======== Data to process

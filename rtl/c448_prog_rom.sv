// Program ROM of a Curve448 point-multiplication core.
//
// Each line is one field operation dst <= srca (op) srcb on logical RAM
// slots (see c448_pkg). Lines 1..18 are one Montgomery-ladder step with
// ten multiplications and eight additions/subtractions, in the order of
// the differential add-and-double formulas:
//   A=X2+Z2  B=X2-Z2  C=X3+Z3  D=X3-Z3  AA=A^2  BB=B^2  DA=D*A  CB=C*B
//   X2=AA*BB  E=AA-BB  Z2=E*(AA+a24*E)  X3=(DA+CB)^2  Z3=X1*(DA-CB)^2
// Line 0 randomises the projective start point, lines 19..22 are the
// building blocks of the Fermat inversion and the final affine conversion;
// the controller loops over them. The ROM is combinational (one read port).
// The line set and its order are this design's own; only the formulas and
// the constant a24 come from the ladder definition.
module c448_prog_rom
  import c448_pkg::*;
(
  input  logic [4:0] addr,
  output instr_t     instr
);
  always_comb begin
    unique case (addr)
      5'd0:  instr = '{OP_MUL, S_X3, S_X1, S_Z3};   // X3 = u * lambda
      // ladder step
      5'd1:  instr = '{OP_ADD, S_T0, S_X2, S_Z2};   // A
      5'd2:  instr = '{OP_SUB, S_T1, S_X2, S_Z2};   // B
      5'd3:  instr = '{OP_ADD, S_T2, S_X3, S_Z3};   // C
      5'd4:  instr = '{OP_SUB, S_T3, S_X3, S_Z3};   // D
      5'd5:  instr = '{OP_MUL, S_T4, S_T0, S_T0};   // AA
      5'd6:  instr = '{OP_MUL, S_T5, S_T1, S_T1};   // BB
      5'd7:  instr = '{OP_MUL, S_T6, S_T3, S_T0};   // DA
      5'd8:  instr = '{OP_MUL, S_T7, S_T2, S_T1};   // CB
      5'd9:  instr = '{OP_MUL, S_X2, S_T4, S_T5};   // X2 = AA*BB
      5'd10: instr = '{OP_SUB, S_T8, S_T4, S_T5};   // E
      5'd11: instr = '{OP_MUL, S_T0, S_A24, S_T8};  // a24*E
      5'd12: instr = '{OP_ADD, S_T0, S_T4, S_T0};   // AA + a24*E
      5'd13: instr = '{OP_MUL, S_Z2, S_T8, S_T0};   // Z2
      5'd14: instr = '{OP_ADD, S_T0, S_T6, S_T7};   // DA+CB
      5'd15: instr = '{OP_MUL, S_X3, S_T0, S_T0};   // X3
      5'd16: instr = '{OP_SUB, S_T1, S_T6, S_T7};   // DA-CB
      5'd17: instr = '{OP_MUL, S_T1, S_T1, S_T1};   // (DA-CB)^2
      5'd18: instr = '{OP_MUL, S_Z3, S_X1, S_T1};   // Z3
      // inversion Z2^(p-2) and affine result
      5'd19: instr = '{OP_ADD, S_T0, S_Z2, S_ZERO}; // T0 = Z2
      5'd20: instr = '{OP_MUL, S_T0, S_T0, S_T0};   // square
      5'd21: instr = '{OP_MUL, S_T0, S_T0, S_Z2};   // multiply
      5'd22: instr = '{OP_MUL, S_T1, S_X2, S_T0};   // x = X2 / Z2
      default: instr = '{OP_ADD, S_T8, S_ZERO, S_ZERO};
    endcase
  end
endmodule
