// Testbench of the program ROM.
// Interprets the ROM lines on a model register file of 16 slots with the
// reference field operations and compares the result with the
// add-and-double formulas of the Montgomery ladder written out directly:
// the initialisation line, the 18-line step (for random points) and the
// inversion and conversion lines.
module tb_c448_prog_rom;
  import c448_pkg::*;
  import c448_ref_pkg::*;
  int checks = 0, failures = 0;
  logic [4:0] addr;
  instr_t     instr;
  logic [447:0] rf [16];

  c448_prog_rom dut (.addr, .instr);

  task automatic exec(input int line);
    addr = 5'(line);
    #1;
    unique case (instr.op)
      OP_ADD:  rf[instr.dst] = fadd(rf[instr.srca], rf[instr.srcb]);
      OP_SUB:  rf[instr.dst] = fsub(rf[instr.srca], rf[instr.srcb]);
      default: rf[instr.dst] = fmul(rf[instr.srca], rf[instr.srcb]);
    endcase
  endtask

  initial begin
    #100000;
    failures++;
    $display("TB_RESULT checks=%0d failures=%0d", checks, failures);
    $finish;
  end

  initial begin
    logic [447:0] x1, x2, z2, x3, z3, aa, bb, e, da, cb, inv;
    for (int t = 0; t < 50; t++) begin
      for (int s = 0; s < 16; s++) rf[s] = randfe();
      rf[S_A24] = 448'd39081; rf[S_ZERO] = '0;
      x1 = rf[S_X1]; x2 = rf[S_X2]; z2 = rf[S_Z2]; x3 = rf[S_X3]; z3 = rf[S_Z3];
      // line 0: X3 = X1 * Z3
      exec(0);
      checks++;
      if (rf[S_X3] !== fmul(x1, z3)) begin failures++; $display("FAIL init"); end
      x3 = rf[S_X3];
      for (int l = 1; l <= 18; l++) exec(l);
      aa = fmul(fadd(x2, z2), fadd(x2, z2));
      bb = fmul(fsub(x2, z2), fsub(x2, z2));
      e  = fsub(aa, bb);
      da = fmul(fsub(x3, z3), fadd(x2, z2));
      cb = fmul(fadd(x3, z3), fsub(x2, z2));
      checks += 4;
      if (rf[S_X2] !== fmul(aa, bb)) begin failures++; $display("FAIL X2"); end
      if (rf[S_Z2] !== fmul(e, fadd(aa, fmul(448'd39081, e)))) begin failures++; $display("FAIL Z2"); end
      if (rf[S_X3] !== fmul(fadd(da, cb), fadd(da, cb))) begin failures++; $display("FAIL X3"); end
      if (rf[S_Z3] !== fmul(x1, fmul(fsub(da, cb), fsub(da, cb)))) begin failures++; $display("FAIL Z3"); end
      // inversion lines driven by the fixed exponent p-2, then X2/Z2
      if (t < 3) begin
        logic [447:0] ex;
        ex = P - 448'd2;
        exec(19);
        for (int i = 446; i >= 0; i--) begin
          exec(20);
          if (ex[i]) exec(21);
        end
        exec(22);
        inv = finv(rf[S_Z2]);
        checks += 2;
        if (rf[S_T0] !== inv) begin failures++; $display("FAIL inverse"); end
        if (rf[S_T1] !== fmul(rf[S_X2], inv)) begin failures++; $display("FAIL affine"); end
      end
    end
    $display("TB_RESULT checks=%0d failures=%0d", checks, failures);
    $finish;
  end
endmodule
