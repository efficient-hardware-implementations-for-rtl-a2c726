// Design III modular adder/subtractor: one 224-bit adder used four times.
//
// The operands are held in half registers a1/a0 and b1/b0. One 224-bit
// adder computes x + (y or ~y) + cin, where cin is chosen from 1, 0 or the
// stored carry c, so it can add, subtract or chain into a high half:
//   phase 1: r0 = a0 +/- b0             (cin = 1 for a subtraction)
//   phase 2: r1 = a1 +/- b1 + c         (carry out kept as k)
//   phase 3: t0 = r0 -/+ p0             (correction by p, low half)
//   phase 4: t1 = r1 -/+ p1 + c         (high half, carry out co)
// For an addition t = r - p is taken when r >= p (k | co); for a
// subtraction t = r + p is taken when r borrowed (~k). All four phases run
// for every operation, so the latency does not depend on the data.
//
// Interface: pulse start with op_sub, a, b in [0, p); the operands are
// captured at start and c is valid when done pulses, 5 cycles after start.
// The half registers, the 224-bit +/- unit, its carry register and the
// 1/0/c carry-in selection follow the document's Design III adder figure;
// the order of the four phases and the correction step are this design's
// own reading of it.
module d3_modadd
  import c448_pkg::*;
(
  input  logic          clk,
  input  logic          rst_n,
  input  logic          start,
  input  logic          op_sub,
  input  logic [FW-1:0] a,
  input  logic [FW-1:0] b,
  output logic          done,
  output logic [FW-1:0] c
);
  localparam int unsigned HF = FW / 2;

  typedef enum logic [1:0] {CI_ZERO, CI_ONE, CI_C} cin_e;

  logic [HF-1:0] a0, a1, b0, b1;      // operand half registers
  logic [HF-1:0] r0, r1, t0;          // sum halves and low corrected half
  logic          sub, cy, k;          // operation, carry register, sum carry
  logic [2:0]    ph;                  // 0 idle, 1..4 active

  // Shared 224-bit adder and its operand selection
  logic [HF-1:0] x, y;
  logic          inv;
  cin_e          cisel;
  logic          cin;
  logic [HF:0]   sum;

  always_comb begin
    x = a0; y = b0; inv = sub; cisel = sub ? CI_ONE : CI_ZERO;
    unique case (ph)
      3'd2:    begin x = a1; y = b1;            inv = sub;  cisel = CI_C; end
      3'd3:    begin x = r0; y = P448[HF-1:0];  inv = ~sub; cisel = sub ? CI_ZERO : CI_ONE; end
      3'd4:    begin x = r1; y = P448[FW-1:HF]; inv = ~sub; cisel = CI_C; end
      default: ;
    endcase
    unique case (cisel)
      CI_ONE:  cin = 1'b1;
      CI_C:    cin = cy;
      default: cin = 1'b0;
    endcase
    sum = {1'b0, x} + {1'b0, inv ? ~y : y} + (HF + 1)'(cin);
  end

  // use_t at phase 4: addition keeps r - p when r >= p; subtraction keeps
  // r + p when r borrowed.
  logic use_t;
  assign use_t = sub ? ~k : (k | sum[HF]);

  always_ff @(posedge clk or negedge rst_n) begin
    if (!rst_n) begin
      a0 <= '0; a1 <= '0; b0 <= '0; b1 <= '0;
      r0 <= '0; r1 <= '0; t0 <= '0;
      sub <= 1'b0; cy <= 1'b0; k <= 1'b0; ph <= '0;
      done <= 1'b0; c <= '0;
    end else begin
      done <= 1'b0;
      if (start) begin
        a0 <= a[HF-1:0]; a1 <= a[FW-1:HF];
        b0 <= b[HF-1:0]; b1 <= b[FW-1:HF];
        sub <= op_sub; ph <= 3'd1;
      end else if (ph != 3'd0) begin
        cy <= sum[HF];
        unique case (ph)
          3'd1: r0 <= sum[HF-1:0];
          3'd2: begin r1 <= sum[HF-1:0]; k <= sum[HF]; end
          3'd3: t0 <= sum[HF-1:0];
          default: begin
            c    <= use_t ? {sum[HF-1:0], t0} : {r1, r0};
            done <= 1'b1;
          end
        endcase
        ph <= (ph == 3'd4) ? 3'd0 : ph + 3'd1;
      end
    end
  end
endmodule
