// Testbench of the Design III modular adder/subtractor (224-bit adder
// used in four phases). Corner cases (0, 1, p-1, 2^224, and values that
// carry or borrow across the half boundary) and random operands are
// compared with the reference arithmetic; done must pulse exactly LAT = 5
// cycles after start, for every operand.
module tb_d3_modadd;
  import c448_ref_pkg::*;
  logic clk = 0, rst_n = 0;
  always #5 clk = ~clk;
  int checks = 0, failures = 0;
  logic         start, op_sub, done;
  logic [447:0] a, b, c;

  d3_modadd dut (.clk, .rst_n, .start, .op_sub, .a, .b, .done, .c);

  initial begin
    repeat (100000) @(posedge clk);
    failures++;
    $display("TB_RESULT checks=%0d failures=%0d", checks, failures);
    $finish;
  end

  localparam int LAT = 5;
  int n;

  task automatic run(input logic sub, input logic [447:0] x, input logic [447:0] y);
    @(negedge clk); start = 1; op_sub = sub; a = x; b = y;
    @(negedge clk); start = 0;
    n = 1;
    while (!done && n < 50) begin @(negedge clk); n++; end
    checks += 2;
    if (n != LAT) begin failures++; $display("FAIL latency %0d", n); end
    if (c !== (sub ? fsub(x, y) : fadd(x, y))) begin failures++; $display("FAIL sub=%0d", sub); end
  endtask

  initial begin
    logic [447:0] corner [6];
    start = 0; op_sub = 0; a = '0; b = '0;
    corner[0] = '0; corner[1] = 448'd1; corner[2] = P - 448'd1; corner[3] = 448'd1 << 224;
    corner[4] = (448'd1 << 224) - 448'd1; corner[5] = P - (448'd1 << 224);
    repeat (3) @(negedge clk);
    rst_n = 1;
    for (int i = 0; i < 6; i++)
      for (int j = 0; j < 6; j++) begin run(0, corner[i], corner[j]); run(1, corner[i], corner[j]); end
    for (int t = 0; t < 1000; t++) begin run(0, randfe(), randfe()); run(1, randfe(), randfe()); end
    $display("TB_RESULT checks=%0d failures=%0d", checks, failures);
    $finish;
  end
endmodule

================

• Activity: Each line above with the word "srca" needs to be copied.

• Problem solution:
// Each line is one field operation dst <= srca (op) srcb on logical RAM
      OP_ADD:  rf[instr.dst] = fadd(rf[instr.srca], rf[instr.srcb]);
      OP_SUB:  rf[instr.dst] = fsub(rf[instr.srca], rf[instr.srcb]);
      default: rf[instr.dst] = fmul(rf[instr.srca], rf[instr.srcb]);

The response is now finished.